YOUR OBJECTIVE —
Every line of the entries that holds the word "value" is to be copied.

EXERCISE INPUTS —
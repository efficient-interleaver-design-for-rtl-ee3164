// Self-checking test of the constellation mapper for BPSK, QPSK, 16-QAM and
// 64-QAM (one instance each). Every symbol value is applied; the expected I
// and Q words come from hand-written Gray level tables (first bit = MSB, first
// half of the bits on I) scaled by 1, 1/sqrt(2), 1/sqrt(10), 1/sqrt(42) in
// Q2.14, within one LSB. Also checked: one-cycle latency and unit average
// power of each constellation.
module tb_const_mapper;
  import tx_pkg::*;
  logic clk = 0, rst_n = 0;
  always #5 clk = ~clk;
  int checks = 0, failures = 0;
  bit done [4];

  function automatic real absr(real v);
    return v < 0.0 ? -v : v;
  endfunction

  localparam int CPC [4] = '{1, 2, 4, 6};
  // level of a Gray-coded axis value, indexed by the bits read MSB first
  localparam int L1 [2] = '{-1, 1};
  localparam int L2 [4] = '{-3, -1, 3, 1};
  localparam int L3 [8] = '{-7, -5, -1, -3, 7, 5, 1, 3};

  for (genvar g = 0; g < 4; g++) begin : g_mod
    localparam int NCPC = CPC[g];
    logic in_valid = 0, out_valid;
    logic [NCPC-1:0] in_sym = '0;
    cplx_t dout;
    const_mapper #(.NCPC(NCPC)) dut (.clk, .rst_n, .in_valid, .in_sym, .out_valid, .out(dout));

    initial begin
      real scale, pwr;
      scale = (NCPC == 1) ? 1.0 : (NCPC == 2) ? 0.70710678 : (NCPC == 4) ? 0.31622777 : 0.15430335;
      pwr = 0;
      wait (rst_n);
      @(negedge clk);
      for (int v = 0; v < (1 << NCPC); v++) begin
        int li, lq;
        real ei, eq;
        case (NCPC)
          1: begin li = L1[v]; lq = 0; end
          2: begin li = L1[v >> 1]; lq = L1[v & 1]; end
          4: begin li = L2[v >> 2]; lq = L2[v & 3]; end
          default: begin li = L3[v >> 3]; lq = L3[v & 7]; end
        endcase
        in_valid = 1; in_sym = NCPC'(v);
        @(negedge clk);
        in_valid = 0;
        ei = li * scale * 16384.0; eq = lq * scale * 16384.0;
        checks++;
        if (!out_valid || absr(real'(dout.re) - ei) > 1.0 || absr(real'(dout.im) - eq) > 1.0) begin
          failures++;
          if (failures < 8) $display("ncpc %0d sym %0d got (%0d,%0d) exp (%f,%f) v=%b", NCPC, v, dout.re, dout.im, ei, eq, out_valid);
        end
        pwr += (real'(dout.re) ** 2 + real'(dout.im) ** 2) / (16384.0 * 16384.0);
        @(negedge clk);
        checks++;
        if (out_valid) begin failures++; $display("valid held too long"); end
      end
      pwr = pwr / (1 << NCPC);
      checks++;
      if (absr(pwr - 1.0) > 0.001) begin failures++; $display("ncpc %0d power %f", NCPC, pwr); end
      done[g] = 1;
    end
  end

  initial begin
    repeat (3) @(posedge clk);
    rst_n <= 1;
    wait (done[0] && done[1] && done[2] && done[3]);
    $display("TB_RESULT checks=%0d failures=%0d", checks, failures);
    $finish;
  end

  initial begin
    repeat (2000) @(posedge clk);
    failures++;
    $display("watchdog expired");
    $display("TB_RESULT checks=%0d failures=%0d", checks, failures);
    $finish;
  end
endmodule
* * *
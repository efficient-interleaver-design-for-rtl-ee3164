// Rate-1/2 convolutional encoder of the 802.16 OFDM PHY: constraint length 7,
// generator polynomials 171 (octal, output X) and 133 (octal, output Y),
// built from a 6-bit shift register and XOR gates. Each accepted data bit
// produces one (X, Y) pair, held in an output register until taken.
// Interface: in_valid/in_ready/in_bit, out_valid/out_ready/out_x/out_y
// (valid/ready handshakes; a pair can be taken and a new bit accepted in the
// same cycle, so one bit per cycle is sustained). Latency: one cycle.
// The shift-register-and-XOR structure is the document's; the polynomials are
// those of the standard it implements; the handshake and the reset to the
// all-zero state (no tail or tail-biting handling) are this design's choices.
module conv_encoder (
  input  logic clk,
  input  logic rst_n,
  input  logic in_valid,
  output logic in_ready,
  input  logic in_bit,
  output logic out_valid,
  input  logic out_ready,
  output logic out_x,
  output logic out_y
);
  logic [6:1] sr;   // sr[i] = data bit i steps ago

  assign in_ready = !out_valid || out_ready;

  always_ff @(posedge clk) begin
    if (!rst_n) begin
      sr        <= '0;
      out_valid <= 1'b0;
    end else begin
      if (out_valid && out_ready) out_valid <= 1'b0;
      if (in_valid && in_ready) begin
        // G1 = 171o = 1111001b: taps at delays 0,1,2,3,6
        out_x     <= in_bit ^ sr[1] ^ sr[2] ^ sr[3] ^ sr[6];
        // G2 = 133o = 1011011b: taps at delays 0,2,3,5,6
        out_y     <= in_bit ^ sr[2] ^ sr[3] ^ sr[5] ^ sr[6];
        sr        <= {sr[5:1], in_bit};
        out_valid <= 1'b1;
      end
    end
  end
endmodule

ANSWER TO THE PROBLEM —
// 64-QAM (one instance each). Every symbol value is applied; the expected I
  // level of a Gray-coded axis value, indexed by the bits read MSB first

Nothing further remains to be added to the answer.